Problem to solve:
In the records that follow, count the lines where the string "test" appears, and give the count with nothing added.

====

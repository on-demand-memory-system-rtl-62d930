// tb_odms_top: end-to-end test of the on-demand memory system at its full
// size and default parameters, with a behavioural DDR3 model on the pins.
//
// After the DDR3 initialisation sequence the bank allocation table is given
// three intervals (bank counts 1/2/2/8, 1/2/2/7 and 1/1/1/10 for WPU, MAC, LT
// and SVC; banks 13..15 belong to no interval and are powered down). Each of
// the four PEs then writes a region laid out to overflow its L1 sets and its
// L2 banks, reads it back, runs random bursts, and - after the interval is
// switched - reads it again, so that lines must be found in the banks the node
// held before. At the same time every PE sends packets while the network
// stalls its output for long stretches, forcing buffer borrowing; the flit
// stream of every node is checked packet by packet. The SVC decoder reports
// macroblocks to the pre-fetch generator. The DDR3 model checks the JEDEC
// timing of every command.
//
// Every read is compared with a reference memory, and each mechanism is
// counted; the test fails if any of them never happened: L1 miss and hit, L2
// hit, miss, write back and lazy-transition hit, buffer borrowing and release,
// pre-fetch commands and fills, DRAM refresh, scheduler reordering, bank
// power-down.
module tb_odms_top;
  import odms_pkg::*;

  localparam int NODES = 4;

  logic clk = 0, rst_n = 1;
  initial rst_n = 0;   // a falling edge at time 0 fires every asynchronous reset
  always #1 clk = ~clk;
  int checks = 0, failures = 0;
  longint cyc = 0;
  always @(posedge clk) cyc++;

  logic init_done, svc_map_en = 1;
  logic [NODES-1:0] pe_req = '0, pe_we = '0, pe_gnt, pe_rvalid, pe_wready;
  logic [NODES-1:0][29:0] pe_addr = '0;
  logic [NODES-1:0][3:0] pe_bl = '0;
  logic [NODES-1:0][31:0] pe_rdata, pe_wdata = '0;
  logic [NODES-1:0] tx_valid = '0, tx_ready, rx_valid, rx_ready = '1, rx_last;
  logic [NODES-1:0][31:0] tx_data = '0, rx_data;
  logic [NODES-1:0][7:0] tx_dest = '0;
  logic [NODES-1:0] net_out_valid, net_out_ready = '1, net_in_valid = '0, net_in_ready;
  logic [NODES-1:0][33:0] net_out_flit, net_in_flit = '0;
  logic mb_valid = 0, mb_ready;
  logic [7:0] mb_x = 0, mb_y = 0;
  logic cfg_we = 0, cfg_sel_we = 0;
  logic [1:0] cfg_node = 0, cfg_interval = 0, cfg_sel = 0;
  logic [15:0] cfg_mask = 0, bank_power;
  logic ddr_reset_n, ddr_cke, ddr_ras_n, ddr_cas_n, ddr_we_n, ddr_dq_oe, ddr_dqs_oe;
  logic [1:0] ddr_cs_n;
  logic [2:0] ddr_ba;
  logic [12:0] ddr_a;
  logic [31:0] ddr_dq_out, ddr_dq_in;
  logic [NODES-1:0][31:0] s_l1_hit, s_l1_miss, s_borrow, s_release, s_stall, s_direct;
  logic [31:0] s_pf_cmds, s_pf_fill, s_l2_hit, s_l2_lazy, s_l2_miss, s_l2_wb, s_data, s_busy, s_act;

  odms_top dut (
    .clk, .rst_n, .svc_map_en, .init_done,
    .pe_req, .pe_we, .pe_addr, .pe_bl, .pe_gnt, .pe_rvalid, .pe_rdata, .pe_wready, .pe_wdata,
    .tx_valid, .tx_ready, .tx_data, .tx_dest, .rx_valid, .rx_ready, .rx_data, .rx_last,
    .net_out_valid, .net_out_ready, .net_out_flit, .net_in_valid, .net_in_ready, .net_in_flit,
    .mb_valid, .mb_ready, .mb_x, .mb_y, .base_w(12'd176), .base_h(12'd144),
    .resid_base(30'h1000_0000), .mv_base(30'h1800_0000),
    .cfg_we, .cfg_node, .cfg_interval, .cfg_mask, .cfg_sel_we, .cfg_sel, .bank_power,
    .ddr_reset_n, .ddr_cke, .ddr_cs_n, .ddr_ras_n, .ddr_cas_n, .ddr_we_n, .ddr_ba, .ddr_a,
    .ddr_dq_out, .ddr_dq_oe, .ddr_dqs_oe, .ddr_dq_in,
    .stat_l1_hit(s_l1_hit), .stat_l1_miss(s_l1_miss), .stat_borrow(s_borrow),
    .stat_release(s_release), .stat_tx_stall(s_stall), .stat_tx_direct(s_direct),
    .stat_pf_cmds(s_pf_cmds), .stat_pf_fill(s_pf_fill), .stat_l2_hit(s_l2_hit),
    .stat_l2_lazy_hit(s_l2_lazy), .stat_l2_miss(s_l2_miss), .stat_l2_wb(s_l2_wb),
    .stat_dram_data(s_data), .stat_dram_busy(s_busy), .stat_dram_act(s_act));

  int violations, n_act, n_pre, n_rd, n_wr, n_ref, n_mrs;
  ddr3_model #(.RANKS(2)) mem (
    .clk, .reset_n(ddr_reset_n), .cke(ddr_cke), .cs_n(ddr_cs_n), .ras_n(ddr_ras_n),
    .cas_n(ddr_cas_n), .we_n(ddr_we_n), .ba(ddr_ba), .a(ddr_a), .dq_from_ctrl(ddr_dq_out),
    .dq_oe(ddr_dq_oe), .dq_to_ctrl(ddr_dq_in), .violations, .n_act, .n_pre, .n_rd, .n_wr,
    .n_ref, .n_mrs);

  // ------------------------------------------------------------ reference memory
  logic [31:0] ref_w [NODES][logic [29:0]];

  // region of node n, line i (0..511): 64 L1 sets x 8 tags, 256 B apart so
  // that consecutive lines share DRAM rows and spread over the banks
  function automatic logic [29:0] line_addr(int n, int i);
    int stride = (n == 3) ? 16384 : 32768;
    return 30'((i % 64) * 64 + (i / 64) * stride);
  endfunction

  task automatic burst(int n, bit w, logic [29:0] a, int bl);
    @(negedge clk);
    pe_req[n] = 1; pe_we[n] = w; pe_addr[n] = a; pe_bl[n] = 4'(bl);
    while (!pe_gnt[n]) @(negedge clk);
    pe_req[n] = 0;
    for (int i = 0; i < bl; i++) begin
      automatic logic [31:0] d = $urandom;
      @(negedge clk);
      if (w) begin
        pe_wdata[n] = d;
        ref_w[n][a + 30'(i)] = d;
      end else begin
        checks++;
        if (!ref_w[n].exists(a + 30'(i)) || pe_rdata[n] !== ref_w[n][a + 30'(i)]) begin
          failures++;
          if (failures < 20) $display("node %0d read %h: %h", n, a + 30'(i), pe_rdata[n]);
        end
      end
    end
    if (w) @(negedge clk);
  endtask

  task automatic mem_traffic(int n, int phase);
    if (phase == 0) begin
      for (int i = 0; i < 512; i++) burst(n, 1, line_addr(n, i), 8);
      for (int i = 0; i < 512; i++) burst(n, 0, line_addr(n, i), 8);
    end else if (phase == 1) begin
      for (int k = 0; k < 400; k++) begin
        automatic int i = $urandom_range(0, 511);
        automatic int o = $urandom_range(0, 7);
        automatic int bl = $urandom_range(1, 8 - o);
        burst(n, 1'($urandom_range(0, 1)), line_addr(n, i) + 30'(o), bl);
      end
    end else begin
      for (int i = 0; i < 512; i += 3) burst(n, 0, line_addr(n, i), 8);
    end
  endtask

  // ------------------------------------------------------------ packets
  logic [31:0] exp_q [NODES][$];
  int pkts_ok = 0;

  task automatic tx_traffic(int n, int count);
    for (int p = 0; p < count; p++) begin
      automatic logic [7:0] dest = 8'($urandom_range(0, 3));
      exp_q[n].push_back({8'(n), dest, 8'd8, 8'h00});
      for (int i = 0; i < 8; i++) begin
        automatic logic [31:0] d = $urandom;
        exp_q[n].push_back(d);
        @(negedge clk);
        tx_valid[n] = 1; tx_data[n] = d; tx_dest[n] = dest;
        @(posedge clk);
        while (!tx_ready[n]) @(posedge clk);
        @(negedge clk);
        tx_valid[n] = 0;
      end
      repeat ($urandom_range(0, 40)) @(negedge clk);
    end
  endtask

  int flit_pos [NODES];
  always @(posedge clk) begin
    for (int n = 0; n < NODES; n++) if (net_out_valid[n] && net_out_ready[n]) begin
      automatic logic [33:0] f = net_out_flit[n];
      automatic bit head = (flit_pos[n] == 0);
      checks++;
      if (exp_q[n].size() == 0 || f[31:0] !== exp_q[n][0] || f[33] != head ||
          f[32] != (flit_pos[n] == 8)) begin
        failures++;
        if (failures < 20) $display("node %0d flit %0d: %h", n, flit_pos[n], f);
      end
      if (exp_q[n].size() != 0) void'(exp_q[n].pop_front());
      flit_pos[n] = (flit_pos[n] == 8) ? 0 : flit_pos[n] + 1;
      if (flit_pos[n] == 0) pkts_ok++;
    end
  end

  // the network stalls every output for long stretches
  bit tx_running = 0;
  always @(negedge clk) begin
    if (tx_running && cyc % 400 == 0) net_out_ready <= '0;
    if (cyc % 400 == 250 || !tx_running) net_out_ready <= '1;
  end

  // ------------------------------------------------------------ receive side
  int rx_words = 0;
  always @(posedge clk)
    if (rx_valid[0] && rx_ready[0]) begin
      checks++;
      if (rx_data[0] !== 32'(rx_words) + 32'hA000) failures++;
      rx_words++;
    end

  task automatic set_bat(int n, int iv, logic [15:0] m);
    @(negedge clk); cfg_we = 1; cfg_node = 2'(n); cfg_interval = 2'(iv); cfg_mask = m;
    @(negedge clk); cfg_we = 0;
  endtask

  task automatic select(int iv);
    @(negedge clk); cfg_sel_we = 1; cfg_sel = 2'(iv);
    @(negedge clk); cfg_sel_we = 0;
  endtask

  initial begin
    for (int n = 0; n < NODES; n++) flit_pos[n] = 0;
    repeat (5) @(negedge clk);
    rst_n = 1;
    // bank allocation: interval 0 (1,2,2,8), 1 (1,2,2,7), 2 (1,1,1,10)
    set_bat(0, 0, 16'h0001); set_bat(1, 0, 16'h0006); set_bat(2, 0, 16'h0018); set_bat(3, 0, 16'h1FE0);
    set_bat(0, 1, 16'h0002); set_bat(1, 1, 16'h000C); set_bat(2, 1, 16'h0030); set_bat(3, 1, 16'h1FC0);
    set_bat(0, 2, 16'h0001); set_bat(1, 2, 16'h0002); set_bat(2, 2, 16'h0004); set_bat(3, 2, 16'h1FF8);
    select(0);
    while (!init_done) @(negedge clk);
    $display("DDR3 initialised at cycle %0d", cyc);

    // one packet into node 0 from the network
    for (int i = 0; i < 9; i++) begin
      @(negedge clk);
      net_in_valid[0] = 1;
      net_in_flit[0] = (i == 0) ? {2'b10, 32'h0300_0800} : {1'b0, i == 8, 32'(i - 1) + 32'hA000};
      @(posedge clk); while (!net_in_ready[0]) @(posedge clk);
    end
    @(negedge clk); net_in_valid[0] = 0;

    tx_running = 1;
    fork
      mem_traffic(0, 0); mem_traffic(1, 0); mem_traffic(2, 0); mem_traffic(3, 0);
      tx_traffic(0, 40); tx_traffic(1, 40); tx_traffic(2, 40); tx_traffic(3, 40);
      begin
        for (int x = 0; x < 10; x++) begin
          @(negedge clk); mb_valid = 1; mb_x = 8'(x); mb_y = 8'd2;
          @(negedge clk); mb_valid = 0;
          repeat (2000) @(negedge clk);
        end
      end
    join
    $display("phase 0 done at cycle %0d", cyc);
    fork
      mem_traffic(0, 1); mem_traffic(1, 1); mem_traffic(2, 1); mem_traffic(3, 1);
    join
    select(1);
    fork
      mem_traffic(0, 2); mem_traffic(1, 2); mem_traffic(2, 2); mem_traffic(3, 2);
    join
    select(2);
    fork
      mem_traffic(0, 1); mem_traffic(1, 1); mem_traffic(2, 1); mem_traffic(3, 1);
      tx_traffic(0, 20); tx_traffic(1, 20); tx_traffic(2, 20); tx_traffic(3, 20);
    join
    tx_running = 0;
    repeat (2000) @(negedge clk);
    report();
  end

  task automatic need(bit ok, string what);
    checks++;
    if (!ok) begin failures++; $display("mechanism never seen: %s", what); end
  endtask

  task automatic report();
    int l1h = 0, l1m = 0, bor = 0, rel = 0, stall = 0;
    for (int n = 0; n < NODES; n++) begin
      l1h += int'(s_l1_hit[n]); l1m += int'(s_l1_miss[n]);
      bor += int'(s_borrow[n]); rel += int'(s_release[n]); stall += int'(s_stall[n]);
      checks++;
      if (exp_q[n].size() != 0) begin failures++; $display("node %0d: %0d flits missing", n, exp_q[n].size()); end
    end
    $display("cycles=%0d L1 hit=%0d miss=%0d | L2 hit=%0d lazy=%0d miss=%0d wb=%0d", cyc, l1h, l1m,
             s_l2_hit, s_l2_lazy, s_l2_miss, s_l2_wb);
    $display("packets=%0d borrowed=%0d released=%0d stall cycles=%0d | pf cmds=%0d fills=%0d",
             pkts_ok, bor, rel, stall, s_pf_cmds, s_pf_fill);
    $display("DRAM act=%0d rd=%0d wr=%0d ref=%0d reorders=%0d data cycles=%0d busy=%0d violations=%0d",
             n_act, n_rd, n_wr, n_ref, dut.u_dram.u_emi.stat_reorder, s_data, s_busy, violations);
    need(l1h > 0 && l1m > 0, "L1 hit and miss");
    need(s_l2_hit > 0, "L2 hit");
    need(s_l2_miss > 0, "L2 miss");
    need(s_l2_wb > 0, "L2 write back");
    need(s_l2_lazy > 0, "L2 lazy-transition hit");
    need(bor > 0, "buffer borrowing");
    need(rel > 0, "borrow release");
    need(s_pf_cmds > 0 && s_pf_fill > 0, "pre-fetch");
    need(n_ref > 0, "DRAM refresh");
    need(dut.u_dram.u_emi.stat_reorder > 0, "scheduler reordering");
    need(bank_power == 16'h1FFF, "bank power-down");
    need(rx_words == 8, "packet receive");
    checks++; if (violations != 0) failures++;
    $display("TB_RESULT checks=%0d failures=%0d", checks, failures);
    $finish;
  endtask

  initial begin
    repeat (3000000) @(posedge clk);
    failures++;
    $display("watchdog expired");
    $display("TB_RESULT checks=%0d failures=%0d", checks, failures);
    $finish;
  end
endmodule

====

Exercise output:
2